Daquilo que se estuda fica sempre alguma coisa mesmo depois
de se julgar ter esquecido tudo. Quanto mais não seja fica o
conhecimento sobre onde encontrar a informação que
eventualmente se perdeu nos recessos da memória. E fica o
treino do trabalho, o hábito do exercício, o saber como
memorizar e como sistematizar a informação.

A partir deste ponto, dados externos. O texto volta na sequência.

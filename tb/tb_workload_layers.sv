// tb_workload_layers: layer shapes of VGG-16 and ResNet-34 (224 x 224 ImageNet
// inference) that fit the 512-word activation buffer whole, run on the full
// hydra_top at its default parameters (2 ranks x 8 chips, 32 lanes each).
//
// Each layer takes 16 input channels, one per Hydra, with random FX16 maps and
// kernels written by WRITE commands:
//   VGG-16 conv5_x   14 x 14 map, zero-padded to 16 x 16 by the host, 3x3,
//                    stride 1 -> 14 x 14 (one lane group per output row)
//   VGG-16 pool5     14 x 14 map, 2x2 max pooling, stride 2 -> 7 x 7
//   ResNet-34 conv5_1 14 x 14 map padded to 16 x 16, 3x3, stride 2 -> 7 x 7
//   VGG-16 fc6 slice 7 x 7 map convolved with a 7 x 7 kernel -> 1 output
//                    (49 weights of the 64-word weight buffer)
// Convolution results are read back rank by rank with the accumulation flags,
// summed over the 16 channels by the result accumulation unit with ReLU, and
// compared with a model here; pooling results are read per chip and compared
// lane by lane. The cycles from start to done of each layer are printed.
module tb_workload_layers;
  import hydra_pkg::*;
  logic clk = 0;
  always #5 clk = ~clk;
  int checks = 0, failures = 0;

  localparam int R = 2, C = 8, NH = 16;

  logic rst_n = 0;
  rank_cmd_t cmd [R];
  fx16_t wdata [R][C];
  logic [C-1:0] acc_mask [R];
  fx16_t rdata [R][C];
  logic [C-1:0] rvalid [R], bank_busy [R];
  logic bank_req [NH], bank_we [NH], bank_rvalid [NH];
  logic [BANK_AW-1:0] bank_addr [NH];
  fx16_t bank_wdata [NH], bank_rdata [NH];
  logic [NH-1:0] hydra_busy, hydra_done;
  logic res_valid;
  logic [8:0] res_addr;
  fx16_t res_data;

  hydra_top dut (.*);

  for (genvar h = 0; h < NH; h++) begin : g_bank
    dram_bank_model #(.LATENCY(5)) u_bank (.clk, .req(bank_req[h] && rst_n), .we(bank_we[h]),
      .addr(bank_addr[h]), .wdata(bank_wdata[h]), .rvalid(bank_rvalid[h]), .rdata(bank_rdata[h]));
  end

  fx16_t  img [NH][512];
  fx16_t  ker [NH][64];
  longint exp_res [512];

  function automatic fx16_t sat(input longint v);
    return (v > 32767) ? 16'sh7fff : (v < -32768) ? 16'sh8000 : fx16_t'(v);
  endfunction

  task automatic idle();
    for (int r = 0; r < R; r++) begin
      cmd[r] <= '0;
      acc_mask[r] <= '0;
      for (int c = 0; c < C; c++) wdata[r][c] <= '0;
    end
  endtask

  task automatic issue(input int r, input mem_cmd_e op, input region_e rg, input int a,
                       input fx16_t d [C], input bit first = 0, input bit last = 0);
    cmd[r] <= '{op: op, addr: {rg, 13'(a)}, acc_first: first, acc_last: last, relu_en: 1'b1};
    acc_mask[r] <= '1;
    for (int c = 0; c < C; c++) wdata[r][c] <= d[c];
    @(posedge clk);
    idle();
  endtask

  task automatic wr_reg_all(input reg_idx_e i, input int v);
    fx16_t d [C];
    for (int c = 0; c < C; c++) d[c] = fx16_t'(v);
    for (int r = 0; r < R; r++) issue(r, CMD_WRITE, RGN_REG, int'(i), d);
  endtask

  // random maps of h x w with a zero border of pad, and random k x k kernels
  task automatic make_data(input int h, input int w, input int pad, input int k);
    for (int ch = 0; ch < NH; ch++) begin
      for (int r = 0; r < h; r++)
        for (int c = 0; c < w; c++)
          img[ch][r * w + c] = (r < pad || r >= h - pad || c < pad || c >= w - pad)
                               ? '0 : fx16_t'($urandom_range(0, 1024)) - 16'sd512;
      for (int i = 0; i < k * k; i++) ker[ch][i] = fx16_t'($urandom_range(0, 128)) - 16'sd64;
    end
  endtask

  // load maps (and kernels for a convolution) into both ranks, set up and run
  task automatic run_layer(input string name, input bit pool, input int h, input int w,
                           input int k, input int s, input fx16_t bias);
    fx16_t d [C];
    time t0;
    for (int r = 0; r < R; r++) begin
      for (int i = 0; i < h * w; i++) begin
        for (int c = 0; c < C; c++) d[c] = img[r * C + c][i];
        issue(r, CMD_WRITE, RGN_AB, i, d);
      end
      if (!pool)
        for (int i = 0; i < k * k; i++) begin
          for (int c = 0; c < C; c++) d[c] = ker[r * C + c][i];
          issue(r, CMD_WRITE, RGN_WB, i, d);
        end
      for (int c = 0; c < C; c++) d[c] = (r == 0 && c == 0) ? bias : '0;
      issue(r, CMD_WRITE, RGN_REG, REG_BIAS, d);
    end
    wr_reg_all(REG_MODE, pool ? 1 : 0); wr_reg_all(REG_IN_H, h); wr_reg_all(REG_IN_W, w);
    wr_reg_all(REG_K, k); wr_reg_all(REG_STRIDE, s);
    wr_reg_all(REG_SRC_LEN, 0); wr_reg_all(REG_WSRC_LEN, 0);
    wr_reg_all(REG_AB_BASE, 0); wr_reg_all(REG_WB_BASE, 0);
    t0 = $time;
    wr_reg_all(REG_START, 1);
    repeat (2) @(posedge clk);
    while (hydra_done != '1) @(posedge clk);
    $display("%s: %0d x %0d, K=%0d, S=%0d done %0d cycles after start", name, h, w, k, s,
             ($time - t0) / 10);
  endtask

  task automatic check_conv(input string name, input int h, input int w, input int k,
                            input int s, input fx16_t bias);
    int oh = (h - k) / s + 1, ow = (w - k) / s + 1;
    int n_res = 0;
    fx16_t d [C];
    for (int r = 0; r < oh; r++)
      for (int c = 0; c < ow; c++) begin
        automatic longint tot = 0;
        for (int ch = 0; ch < NH; ch++) begin
          automatic longint a = (ch == 0) ? longint'(bias) * 256 : 0;
          for (int i = 0; i < k; i++) for (int j = 0; j < k; j++)
            a += longint'(ker[ch][i * k + j]) * longint'(img[ch][(r * s + i) * w + c * s + j]);
          tot += longint'(sat(a >>> 8));
        end
        tot = sat(tot);
        exp_res[r * ow + c] = (tot < 0) ? 0 : tot;
      end
    for (int c = 0; c < C; c++) d[c] = '0;
    fork
      begin
        for (int p = 0; p < oh * ow; p++) begin
          issue(0, CMD_READ, RGN_OB, p, d, 1, 0);
          issue(1, CMD_READ, RGN_OB, p, d, 0, 1);
        end
        repeat (4) @(posedge clk);
      end
      begin
        while (n_res < oh * ow) begin
          @(posedge clk);
          #1;
          if (res_valid) begin
            checks++;
            if (res_data !== fx16_t'(exp_res[res_addr])) begin
              failures++;
              $display("FAIL %s neuron %0d: %0d exp %0d", name, res_addr, res_data, exp_res[res_addr]);
            end
            n_res++;
          end
        end
      end
    join
  endtask

  task automatic check_pool(input string name, input int h, input int w, input int k, input int s);
    int oh = (h - k) / s + 1, ow = (w - k) / s + 1;
    for (int r = 0; r < R; r++)
      for (int p = 0; p < oh * ow; p++) begin
        cmd[r] <= '{op: CMD_READ, addr: {RGN_OB, 13'(p)}, acc_first: 1'b0, acc_last: 1'b0, relu_en: 1'b0};
        @(posedge clk);
        idle();
        #1;
        for (int c = 0; c < C; c++) begin
          automatic fx16_t e = 16'sh8000;
          automatic int ch = r * C + c, orow = p / ow, ocol = p % ow;
          for (int i = 0; i < k; i++) for (int j = 0; j < k; j++)
            if (img[ch][(orow * s + i) * w + ocol * s + j] > e) e = img[ch][(orow * s + i) * w + ocol * s + j];
          checks++;
          if (!rvalid[r][c] || rdata[r][c] !== e) begin
            failures++;
            $display("FAIL %s chip %0d pos %0d: %0d exp %0d", name, ch, p, rdata[r][c], e);
          end
        end
        @(posedge clk);
      end
  endtask

  initial begin
    repeat (300000) @(posedge clk);
    failures++;
    $display("TB_RESULT checks=%0d failures=%0d", checks, failures);
    $finish;
  end

  initial begin
    idle();
    repeat (3) @(posedge clk);
    rst_n <= 1;
    @(posedge clk);

    make_data(16, 16, 1, 3);
    run_layer("VGG-16 conv5_x", 0, 16, 16, 3, 1, 16'sh0100);
    check_conv("VGG-16 conv5_x", 16, 16, 3, 1, 16'sh0100);

    make_data(14, 14, 0, 2);
    run_layer("VGG-16 pool5", 1, 14, 14, 2, 2, '0);
    check_pool("VGG-16 pool5", 14, 14, 2, 2);

    make_data(16, 16, 1, 3);
    run_layer("ResNet-34 conv5_1", 0, 16, 16, 3, 2, -16'sh0080);
    check_conv("ResNet-34 conv5_1", 16, 16, 3, 2, -16'sh0080);

    make_data(7, 7, 0, 7);
    run_layer("VGG-16 fc6 slice", 0, 7, 7, 7, 1, 16'sh0040);
    check_conv("VGG-16 fc6 slice", 7, 7, 7, 1, 16'sh0040);

    $display("TB_RESULT checks=%0d failures=%0d", checks, failures);
    $finish;
  end
endmodule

Mas se isto é, de uma forma geral, válido para qualquer
exame ou prova de avaliação, no caso concreto do português -
uma das disciplinas que deixarão de ser obrigatórias no 12.º
ano - custa a crer que se defenda que este é menos
importante se o estudante não quiser seguir um curso na área
das literaturas. Tal só pode advir de uma terrível cegueira
e de um tremendo desconhecimento sobre o estado em que os
jovens já hoje entram na universidade. Ou mesmo das
dificuldades que mostram no manejo da língua quando saem
destas.
Sejamos claros. O país tem um problema grave de iliteracia
matemática e é frequente encontrar estudantes universitários
que não sabem a tabuada dos sete ou são incapazes de dizer
intuitivamente se três quartos é mais ou menos do que, por
exemplo, cinco oitavos, algo que deviam conhecer desde o
primeiro ciclo do básico. Mas o país tem igualmente um
gravíssimo problema de iliteracia "tout court". Há muitos
alunos em cursos científicos que falham porque nem sequer
são capazes de compreender as perguntas num teste; ou que
têm grande dificuldade em expor correctamente aquilo que
estudaram ou até decoraram. Escrevem frases desconexas, com
erros de ortografia, colocam vírgulas entre o sujeito e o
predicado, têm falta de vocabulário e não conseguem associar
de forma clara duas ideias complementares.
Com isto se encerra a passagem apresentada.